WORK REQUEST: Each line of the entries, from the first to the line containing "look-ahead adders sums", is to be transcribed exactly as it stands; include no other lines.

INPUT DATA:
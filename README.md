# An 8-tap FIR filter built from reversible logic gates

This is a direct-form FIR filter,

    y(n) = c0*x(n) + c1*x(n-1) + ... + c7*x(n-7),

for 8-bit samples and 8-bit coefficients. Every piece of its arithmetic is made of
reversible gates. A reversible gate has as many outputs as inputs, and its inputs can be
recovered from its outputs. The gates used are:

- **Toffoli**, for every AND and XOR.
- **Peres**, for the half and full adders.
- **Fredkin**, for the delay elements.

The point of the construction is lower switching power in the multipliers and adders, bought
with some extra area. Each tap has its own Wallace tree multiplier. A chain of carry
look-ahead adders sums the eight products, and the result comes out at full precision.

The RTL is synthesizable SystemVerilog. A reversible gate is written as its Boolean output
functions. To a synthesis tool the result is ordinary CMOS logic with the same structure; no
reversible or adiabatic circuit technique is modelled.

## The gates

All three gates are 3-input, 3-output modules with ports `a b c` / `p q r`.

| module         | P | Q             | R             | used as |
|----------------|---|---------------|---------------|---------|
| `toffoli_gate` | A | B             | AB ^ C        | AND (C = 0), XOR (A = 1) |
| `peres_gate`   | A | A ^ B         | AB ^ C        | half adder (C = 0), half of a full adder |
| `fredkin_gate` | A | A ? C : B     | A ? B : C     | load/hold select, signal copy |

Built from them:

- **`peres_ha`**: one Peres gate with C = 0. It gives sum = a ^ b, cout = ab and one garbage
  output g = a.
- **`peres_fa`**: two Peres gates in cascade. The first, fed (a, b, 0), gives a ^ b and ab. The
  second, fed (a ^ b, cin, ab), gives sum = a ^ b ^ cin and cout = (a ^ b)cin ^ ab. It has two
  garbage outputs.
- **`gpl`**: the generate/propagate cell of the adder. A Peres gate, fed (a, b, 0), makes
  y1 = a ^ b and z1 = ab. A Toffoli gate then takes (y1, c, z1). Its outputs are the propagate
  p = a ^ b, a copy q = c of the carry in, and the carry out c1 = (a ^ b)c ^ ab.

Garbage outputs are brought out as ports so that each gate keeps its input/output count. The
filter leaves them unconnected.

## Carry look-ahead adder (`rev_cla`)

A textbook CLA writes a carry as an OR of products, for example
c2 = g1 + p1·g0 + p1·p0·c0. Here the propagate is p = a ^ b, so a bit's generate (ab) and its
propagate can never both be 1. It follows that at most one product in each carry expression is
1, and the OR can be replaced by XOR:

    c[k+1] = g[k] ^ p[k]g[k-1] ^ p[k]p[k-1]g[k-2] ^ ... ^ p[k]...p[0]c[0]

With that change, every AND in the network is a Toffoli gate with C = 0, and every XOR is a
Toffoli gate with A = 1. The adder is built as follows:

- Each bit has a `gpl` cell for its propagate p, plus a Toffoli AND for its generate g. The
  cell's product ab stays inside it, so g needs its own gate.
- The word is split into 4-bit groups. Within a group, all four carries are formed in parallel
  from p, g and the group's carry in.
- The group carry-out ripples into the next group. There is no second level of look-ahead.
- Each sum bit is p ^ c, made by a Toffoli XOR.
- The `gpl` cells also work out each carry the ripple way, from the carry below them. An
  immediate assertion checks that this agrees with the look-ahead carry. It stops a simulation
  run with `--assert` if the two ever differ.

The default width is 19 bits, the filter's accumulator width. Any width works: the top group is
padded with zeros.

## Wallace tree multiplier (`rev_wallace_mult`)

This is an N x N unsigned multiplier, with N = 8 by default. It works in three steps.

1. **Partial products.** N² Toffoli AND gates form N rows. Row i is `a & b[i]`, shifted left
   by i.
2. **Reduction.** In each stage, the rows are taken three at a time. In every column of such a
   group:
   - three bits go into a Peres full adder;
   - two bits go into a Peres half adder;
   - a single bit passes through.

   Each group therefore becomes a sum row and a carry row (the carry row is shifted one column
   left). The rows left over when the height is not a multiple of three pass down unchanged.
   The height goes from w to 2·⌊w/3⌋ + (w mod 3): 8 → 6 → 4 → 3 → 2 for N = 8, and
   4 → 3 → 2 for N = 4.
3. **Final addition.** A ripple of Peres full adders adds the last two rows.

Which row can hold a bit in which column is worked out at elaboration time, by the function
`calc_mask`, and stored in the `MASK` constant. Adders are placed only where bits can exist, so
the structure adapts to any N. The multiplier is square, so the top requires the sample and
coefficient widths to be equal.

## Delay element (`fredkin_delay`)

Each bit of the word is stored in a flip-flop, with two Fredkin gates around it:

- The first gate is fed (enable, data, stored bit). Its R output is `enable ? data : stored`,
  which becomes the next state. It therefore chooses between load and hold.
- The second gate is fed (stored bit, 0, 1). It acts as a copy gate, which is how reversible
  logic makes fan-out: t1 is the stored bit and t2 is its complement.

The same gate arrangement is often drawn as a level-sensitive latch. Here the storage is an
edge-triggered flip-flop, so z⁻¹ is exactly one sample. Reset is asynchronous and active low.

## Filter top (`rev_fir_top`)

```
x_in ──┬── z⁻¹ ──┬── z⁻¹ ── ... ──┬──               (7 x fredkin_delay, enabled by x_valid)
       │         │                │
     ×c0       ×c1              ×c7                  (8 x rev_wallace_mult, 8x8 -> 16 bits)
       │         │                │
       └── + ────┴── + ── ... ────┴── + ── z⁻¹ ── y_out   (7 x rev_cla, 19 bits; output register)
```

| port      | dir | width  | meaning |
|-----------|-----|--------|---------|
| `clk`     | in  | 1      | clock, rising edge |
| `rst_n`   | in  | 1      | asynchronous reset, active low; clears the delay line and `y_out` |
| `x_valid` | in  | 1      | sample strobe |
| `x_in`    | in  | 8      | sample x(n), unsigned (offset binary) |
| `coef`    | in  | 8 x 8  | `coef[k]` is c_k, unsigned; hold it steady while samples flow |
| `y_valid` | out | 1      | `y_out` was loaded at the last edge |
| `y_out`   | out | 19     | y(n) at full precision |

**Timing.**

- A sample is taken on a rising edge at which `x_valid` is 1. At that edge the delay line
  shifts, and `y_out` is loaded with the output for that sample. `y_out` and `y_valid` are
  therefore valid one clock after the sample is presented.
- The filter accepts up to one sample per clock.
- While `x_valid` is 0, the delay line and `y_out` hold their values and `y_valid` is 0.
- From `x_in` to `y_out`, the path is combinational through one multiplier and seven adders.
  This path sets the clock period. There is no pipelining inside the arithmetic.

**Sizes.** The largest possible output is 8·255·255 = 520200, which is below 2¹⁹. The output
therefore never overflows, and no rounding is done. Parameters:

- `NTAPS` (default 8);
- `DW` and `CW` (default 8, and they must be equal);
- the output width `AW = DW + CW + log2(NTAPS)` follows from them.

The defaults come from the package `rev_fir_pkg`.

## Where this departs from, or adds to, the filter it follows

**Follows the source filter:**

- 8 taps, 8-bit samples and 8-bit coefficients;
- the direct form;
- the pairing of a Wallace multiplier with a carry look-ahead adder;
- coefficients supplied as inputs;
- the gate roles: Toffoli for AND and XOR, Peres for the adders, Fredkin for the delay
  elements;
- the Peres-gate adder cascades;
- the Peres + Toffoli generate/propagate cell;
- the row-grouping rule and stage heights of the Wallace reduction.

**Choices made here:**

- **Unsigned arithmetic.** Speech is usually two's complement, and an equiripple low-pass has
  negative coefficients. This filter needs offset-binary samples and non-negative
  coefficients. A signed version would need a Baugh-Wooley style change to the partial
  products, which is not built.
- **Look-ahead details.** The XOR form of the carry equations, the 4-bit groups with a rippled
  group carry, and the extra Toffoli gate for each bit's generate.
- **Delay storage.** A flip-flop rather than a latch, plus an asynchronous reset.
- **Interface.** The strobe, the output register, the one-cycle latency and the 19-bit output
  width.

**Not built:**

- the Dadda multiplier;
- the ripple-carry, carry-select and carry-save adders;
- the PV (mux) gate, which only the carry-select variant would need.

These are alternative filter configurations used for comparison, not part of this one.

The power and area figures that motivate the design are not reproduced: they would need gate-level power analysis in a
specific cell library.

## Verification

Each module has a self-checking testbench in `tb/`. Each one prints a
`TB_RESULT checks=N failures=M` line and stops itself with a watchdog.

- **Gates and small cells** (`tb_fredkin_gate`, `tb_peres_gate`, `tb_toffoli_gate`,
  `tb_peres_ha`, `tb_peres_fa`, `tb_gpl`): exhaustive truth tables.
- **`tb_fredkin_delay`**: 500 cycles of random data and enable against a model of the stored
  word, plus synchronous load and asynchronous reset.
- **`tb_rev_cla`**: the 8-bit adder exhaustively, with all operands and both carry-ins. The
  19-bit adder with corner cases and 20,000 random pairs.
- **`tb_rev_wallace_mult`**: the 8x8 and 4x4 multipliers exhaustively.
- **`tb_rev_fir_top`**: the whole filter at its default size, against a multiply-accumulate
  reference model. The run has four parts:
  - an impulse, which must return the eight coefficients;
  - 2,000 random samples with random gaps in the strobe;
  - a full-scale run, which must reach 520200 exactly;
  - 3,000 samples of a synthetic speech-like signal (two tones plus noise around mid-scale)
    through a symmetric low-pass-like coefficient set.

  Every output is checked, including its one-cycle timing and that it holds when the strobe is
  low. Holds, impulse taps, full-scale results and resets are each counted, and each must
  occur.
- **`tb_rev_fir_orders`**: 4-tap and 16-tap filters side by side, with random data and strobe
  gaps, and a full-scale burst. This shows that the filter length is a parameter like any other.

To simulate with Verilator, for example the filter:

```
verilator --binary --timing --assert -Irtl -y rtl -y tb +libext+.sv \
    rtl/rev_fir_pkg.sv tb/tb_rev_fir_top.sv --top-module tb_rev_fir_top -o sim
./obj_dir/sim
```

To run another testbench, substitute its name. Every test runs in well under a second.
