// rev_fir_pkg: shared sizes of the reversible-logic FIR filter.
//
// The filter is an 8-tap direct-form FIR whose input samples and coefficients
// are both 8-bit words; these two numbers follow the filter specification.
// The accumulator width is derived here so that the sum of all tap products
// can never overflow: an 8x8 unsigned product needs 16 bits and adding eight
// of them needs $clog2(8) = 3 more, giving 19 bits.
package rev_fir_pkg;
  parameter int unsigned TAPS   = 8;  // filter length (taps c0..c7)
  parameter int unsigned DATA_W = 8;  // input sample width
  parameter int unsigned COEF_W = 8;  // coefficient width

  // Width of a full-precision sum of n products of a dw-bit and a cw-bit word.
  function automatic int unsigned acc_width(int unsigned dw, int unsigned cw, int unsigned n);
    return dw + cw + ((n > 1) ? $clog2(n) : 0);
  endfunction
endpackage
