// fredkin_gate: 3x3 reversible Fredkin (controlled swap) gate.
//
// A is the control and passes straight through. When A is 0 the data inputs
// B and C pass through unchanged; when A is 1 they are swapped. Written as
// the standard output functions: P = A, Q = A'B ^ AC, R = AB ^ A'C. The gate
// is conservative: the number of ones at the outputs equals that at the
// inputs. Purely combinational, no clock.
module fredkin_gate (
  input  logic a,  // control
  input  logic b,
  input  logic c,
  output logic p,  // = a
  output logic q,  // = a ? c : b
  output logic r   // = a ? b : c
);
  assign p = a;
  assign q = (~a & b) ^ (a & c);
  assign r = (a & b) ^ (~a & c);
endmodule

REPLY TO THE TASK:
filename README.md
# An 8-tap FIR filter built from reversible logic gates

This is a direct-form FIR filter,

    y(n) = c0*x(n) + c1*x(n-1) + ... + c7*x(n-7),

for 8-bit samples and 8-bit coefficients. Every piece of its arithmetic is made of
reversible gates. A reversible gate has as many outputs as inputs, and its inputs can be
recovered from its outputs. The gates used are:

- **Toffoli**, for every AND and XOR.
- **Peres**, for the half and full adders.
- **Fredkin**, for the delay elements.

The point of the construction is lower switching power in the multipliers and adders, bought
with some extra area. Each tap has its own Wallace tree multiplier. A chain of carry
look-ahead adders sums the eight products, and the result comes out at full precision.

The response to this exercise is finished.